Contributors: David O'Connell MD, Belinda Tan MD, PhD, Susan Burgin MD
Other Resources UpToDate PubMed


Mosaic neurofibromatosis 1 (MNF1) or mosaic neurofibromatosis (previously designated as neurofibromatosis type V and segmental neurofibromatosis), is a segmental or quasi-segmental phenotype of NF1 caused by a postzygotic mutation of the NF1 gene, resulting in mosaicism. Patients with this condition lack a family history of the disease. MNF1 presents with features of NF1 in localized areas of the body. It may involve one segment only (localized) or multiple segments, even in up to half the body (generalized). It can be either symmetrical or asymmetrical depending on the cell lines affected and the timing of the mutation. The incidence is estimated to be 1 in 36 000-40 000 but is likely higher as it is probably underreported.

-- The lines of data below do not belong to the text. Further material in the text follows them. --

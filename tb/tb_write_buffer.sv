// tb_write_buffer: self-checking testbench for the cache-line write buffer at
// its default size (512-bit lines, 6-bit addresses, 8 entries).
// A random producer and a random consumer (with long consumer stalls to fill
// the buffer and long producer pauses to drain it) are checked against a
// queue model: lines leave in arrival order with their addresses, the level
// output equals the model occupancy, in_ready is low exactly when 8 entries
// are held and out_valid is high exactly when at least one is. An entry
// written in one cycle must be able to leave in the next. The number of
// cycles with the buffer full (producer stalled) is counted and must be
// nonzero.
module tb_write_buffer;
  localparam int LB = 512, AW = 6, D = 8;
  logic clk = 1'b0, rst_n = 1'b0;
  always #5 clk = ~clk;
  int checks = 0, failures = 0;
  int unsigned cyc = 0;
  always @(posedge clk) cyc <= cyc + 1;

  logic          in_valid = 1'b0, out_ready = 1'b0;
  logic          in_ready, out_valid;
  logic [AW-1:0] in_addr = '0, out_addr;
  logic [LB-1:0] in_line = '0, out_line;
  logic [3:0]    level;

  write_buffer dut (.*);

  task automatic chk(bit ok, string msg);
    checks++;
    if (!ok) begin failures++; if (failures < 20) $display("FAIL @%0d: %s", cyc, msg); end
  endtask

  logic [LB-1:0] ql[$];
  logic [AW-1:0] qa[$];
  int unsigned   qcyc[$];
  int full_cycles = 0, next_cycle_out = 0, moved = 0;

  function automatic logic [LB-1:0] rnd_line();
    logic [LB-1:0] l;
    for (int k = 0; k < LB / 32; k++) l[k*32 +: 32] = $urandom;
    return l;
  endfunction

  initial begin
    #100_000_000;
    $display("FAIL: watchdog"); failures++;
    $display("TB_RESULT checks=%0d failures=%0d", checks, failures);
    $finish;
  end

  initial begin
    int phase;
    repeat (3) @(negedge clk);
    rst_n = 1'b1;
    @(negedge clk);
    chk(level == 0 && !out_valid && in_ready, "empty after reset");
    for (int n = 0; n < 20000; n++) begin
      phase = (n / 500) % 3;   // 0: mixed, 1: consumer stalls, 2: producer pauses
      // check outputs of the state reached at the last edge
      chk(32'(level) == ql.size(), $sformatf("level %0d exp %0d", level, ql.size()));
      chk(in_ready == (ql.size() < D), "in_ready");
      chk(out_valid == (ql.size() > 0), "out_valid");
      if (out_valid && ql.size() > 0) begin
        chk(out_line == ql[0] && out_addr == qa[0], "head entry");
      end
      if (!in_ready) full_cycles++;
      // update the model with the handshakes of the coming edge
      in_valid  = (phase == 2) ? (($urandom % 8) == 0) : (($urandom % 4) != 0);
      out_ready = (phase == 1) ? (($urandom % 8) == 0) : (($urandom % 3) != 0);
      in_addr = AW'($urandom);
      in_line = rnd_line();
      if (out_valid && out_ready) begin
        if (qcyc[0] == cyc) next_cycle_out++;
        void'(ql.pop_front()); void'(qa.pop_front()); void'(qcyc.pop_front());
        moved++;
      end
      if (in_valid && in_ready) begin
        ql.push_back(in_line); qa.push_back(in_addr); qcyc.push_back(cyc + 1);
      end
      @(negedge clk);
    end
    chk(full_cycles > 0, "buffer became full");
    chk(next_cycle_out > 0, "entry left the cycle after it arrived");
    chk(moved > 1000, "traffic");
    $display("full cycles %0d, lines moved %0d", full_cycles, moved);
    $display("TB_RESULT checks=%0d failures=%0d", checks, failures);
    $finish;
  end
endmodule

MNF1 results from a mutation of the NF1 gene located on the long arm of chromosome 17. This gene locus encodes for neurofibromin, which functions as a tumor suppressor gene. Clinically, the most common signs of MNF1 are pigmentary changes (café au lait macules, freckling, diffuse background pigment), cutaneous neurofibromas, and plexiform neurofibromas. Lisch nodules and optic gliomas are uncommon. While up to 30% of patients with MNF1 will have extracutaneous manifestations of NF1, including hypertension, learning disabilities, and seizures, patients with MNF1 will generally have milder clinical manifestations and fewer generalized complications compared to those with inherited NF1.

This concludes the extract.